‎If ‎‎$‎X$ is an infinite-dimensional Banach space and ‎‎$‎‎u‎\in ‎B(X)‎$ ,then $\bigcap_{v\in K(X)}\sigma(u+v) =\cdots$

‎If ‎‎$‎X$ is an infinite-dimensional Banach space and ‎‎$‎‎u‎\in ‎B(X)‎$,why the following equality is true?

$$\bigcap_{v\in K(X)}\sigma(u+v) =\sigma(u) \setminus \{\lambda \in\mathbb{C}\mid u - \lambda \text{ is Fredholm of index zero} \}$$ ‎‎‎ The index of $‎‎u‎\in A$ is defined to be

$$\operatorname{ind}(u)=\operatorname{nul}(u)-\operatorname{def}(u)$$ where co-dimension of $u(X)$ in $Y$ be denoted by $\operatorname{def}(u)$ and $\dim(\ker(u))$ denoted by $\operatorname{nul}(u)$

$u\in B(X,Y)$ is Fredholm operator, if $\ker(u)$ is finite-dimensional and $u(X)$ is finite-co-dimensional in $Y$

$$K(X,X):=K(X)=\{u : X \longrightarrow X\mid u\text{ is compact operator}\} ‎$$

Reference: Schecter, "Principles of Functional Analysis", pg. 180. The object on the left hand side is known as the Essential Spectrum $(\sigma_e(u))$.

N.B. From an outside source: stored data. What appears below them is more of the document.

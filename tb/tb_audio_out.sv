// tb_audio_out: decodes the codec serial stream and checks it.
// A sample is driven every 2048 clocks; each must appear in four consecutive
// 16-bit words, MSB first, with LRCK changing at each word boundary. The
// clock periods are checked too: MCLK 4 clocks (12.5 MHz), BCLK 32 clocks
// (1.5625 MHz), LRCK 1024 clocks (48.828 kHz), and chip select stays high.
module tb_audio_out;
  localparam int PERIOD = 2048;

  logic clk = 0, rst;
  logic signed [15:0] sample_in;
  logic csn, bclk, mclk, lrck, sdti;
  int checks = 0, failures = 0;
  longint cyc = 0;
  logic signed [15:0] driven [$];    // samples in the order driven
  logic [15:0] words [$];            // decoded words
  logic [15:0] cur;
  int nbits = -1;
  logic lrck_prev, bclk_prev, mclk_prev;
  longint last_mclk = -1, last_bclk = -1, last_lrck = -1;
  int lrck_edges = 0;

  audio_out dut (.clk(clk), .rst(rst), .sample_in(sample_in), .AU_CSN_N(csn),
                 .AU_BCLK(bclk), .AU_MCLK(mclk), .AU_LRCK(lrck), .AU_SDTI(sdti));

  always #10 clk = ~clk;   // 50 MHz

  initial begin
    repeat (400000) @(posedge clk);
    failures++;
    $display("TB_RESULT checks=%0d failures=%0d (watchdog)", checks, failures);
    $finish;
  end

  task automatic check(bit cond, string msg);
    checks++;
    if (!cond) begin
      failures++;
      if (failures < 20) $display("ERR %s", msg);
    end
  endtask

  // sample the pins after every system clock edge
  always @(posedge clk) begin
    #1;
    if (!rst) begin
      cyc++;
      check(csn == 1'b1, "chip select low");
      if (mclk && !mclk_prev) begin
        if (last_mclk >= 0) check(cyc - last_mclk == 4, "MCLK period");
        last_mclk = cyc;
      end
      if (lrck != lrck_prev) begin
        if (last_lrck >= 0) check(cyc - last_lrck == 512, "LRCK half period");
        last_lrck = cyc;
        lrck_edges++;
        if (nbits == 16) words.push_back(cur);
        else if (nbits >= 0) check(0, $sformatf("word of %0d bits", nbits));
        nbits = 0;
        cur = '0;
      end
      if (bclk && !bclk_prev) begin
        if (last_bclk >= 0) check(cyc - last_bclk == 32, "BCLK period");
        last_bclk = cyc;
        if (nbits >= 0) begin
          cur = {cur[14:0], sdti};
          nbits++;
        end
      end
      mclk_prev = mclk; bclk_prev = bclk; lrck_prev = lrck;
    end
  end

  initial begin
    int nsamp = 40;
    rst = 1; sample_in = 16'sh1234;
    mclk_prev = 0; bclk_prev = 1; lrck_prev = 0;   // pin levels in reset
    repeat (4) @(posedge clk);
    @(negedge clk); rst = 0;
    // change the sample away from the word-load instants (phase 15 + 512k)
    repeat (300) @(posedge clk);
    for (int s = 0; s < nsamp; s++) begin
      @(negedge clk);
      sample_in = (s % 5 == 0) ? 16'sh8001 : 16'($urandom);
      driven.push_back(sample_in);
      repeat (PERIOD - 1) @(posedge clk);
    end
    repeat (600) @(posedge clk);
    // the first word loaded after each change carries that sample; words
    // 1.. (loaded at clocks 527, 1039, ...) map to driven[(w-1)/4]
    check(words.size() >= 4 * nsamp - 2, $sformatf("only %0d words", words.size()));
    for (int w = 1; w < words.size() && (w - 1) / 4 < nsamp; w++)
      check(words[w] == driven[(w - 1) / 4],
            $sformatf("word %0d = %h, expected %h", w, words[w], driven[(w - 1) / 4]));
    check(lrck_edges > 100, "LRCK not toggling");
    $display("TB_RESULT checks=%0d failures=%0d", checks, failures);
    $finish;
  end
endmodule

One direction is not so hard; if $\lambda \notin \sigma_e(u)$ then for some $K$ compact we have that $u + K - \lambda$ is invertible. This implies that $\lambda \in \Phi(u+K)$ and $i(u+K - \lambda) = 0$. Recall now that compact perturbations of Fredholm operators are fredholm, and that such perturbations preserve the index $i$. So perturb $u+K-\lambda$ by $-K$, and we see that $u-\lambda$ is fredholm with index zero.

The other direction is trickier; check the reference for the details. The idea is to construct an operator $F$ of finite rank such that $N(u-\lambda) \cap N(F) = \{0\}$ and $R(u - \lambda) \cap R(F) = \{0\}$. Equipped with this, $u-\lambda+F$ is both Fredholm of index zero and injective; thus $\lambda$ belongs to the resolvent set of $u+F$. As operators of finite rank are compact, we're done.